/---
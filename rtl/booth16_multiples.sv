// Multiples of the multiplicand needed by radix-16 Booth digits {-8..8}.
//
// The even multiples are shifts (2X, 4X, 8X; 6X is 3X shifted). The three odd
// multiples each take one carry-propagate addition or subtraction:
// 3X = X + 2X, 5X = X + 4X and 7X = 8X - X, as in the published design. All
// multiples are N+3 bits wide, enough for 8X.
//
// Purely combinational. mult[k] = k * x for k = 1..8 (mult[0] is unused and 0).
module booth16_multiples #(
  parameter int unsigned N = 64
) (
  input  logic [N-1:0]           x,
  output logic [8:0][N+2:0]      mult
);

  logic [N+2:0] x1;

  assign x1 = {3'b000, x};

  always_comb begin
    mult[0] = '0;
    mult[1] = x1;
    mult[2] = x1 << 1;
    mult[4] = x1 << 2;
    mult[8] = x1 << 3;
    mult[3] = x1 + (x1 << 1);   // carry-propagate addition 1
    mult[5] = x1 + (x1 << 2);   // carry-propagate addition 2
    mult[7] = (x1 << 3) - x1;   // carry-propagate subtraction 3
    mult[6] = mult[3] << 1;
  end

endmodule
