// Self-checking testbench of the multiple generator: for random and corner
// multiplicands every output mult[k] must equal k * x for k = 1..8.
module tb_booth16_multiples;
  logic clk = 1'b0;
  always #5 clk = ~clk;
  int checks = 0, failures = 0;

  initial begin : watchdog
    repeat (100000) @(posedge clk);
    failures++;
    $display("TB_RESULT checks=%0d failures=%0d", checks, failures);
    $finish;
  end

  logic [63:0]      x;
  logic [8:0][66:0] mult;
  booth16_multiples #(.N(64)) dut (.x(x), .mult(mult));

  task automatic check();
    for (int k = 1; k <= 8; k++) begin
      logic [66:0] r;
      r = 67'(x) * 67'(k);
      checks++;
      if (mult[k] !== r) begin
        failures++;
        if (failures < 10) $display("FAIL x=%h k=%0d got %h ref %h", x, k, mult[k], r);
      end
    end
  endtask

  initial begin
    x = '0;                     #1 check();
    x = '1;                     #1 check();
    x = 64'h5555_5555_5555_5555; #1 check();
    x = 64'h8000_0000_0000_0001; #1 check();
    for (int i = 0; i < 20000; i++) begin
      x = {$urandom, $urandom};
      #1 check();
    end
    $display("TB_RESULT checks=%0d failures=%0d", checks, failures);
    $finish;
  end
endmodule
\---
For each line in the records that holds "initial", show that line as it stands.

  initial begin : watchdog
  initial begin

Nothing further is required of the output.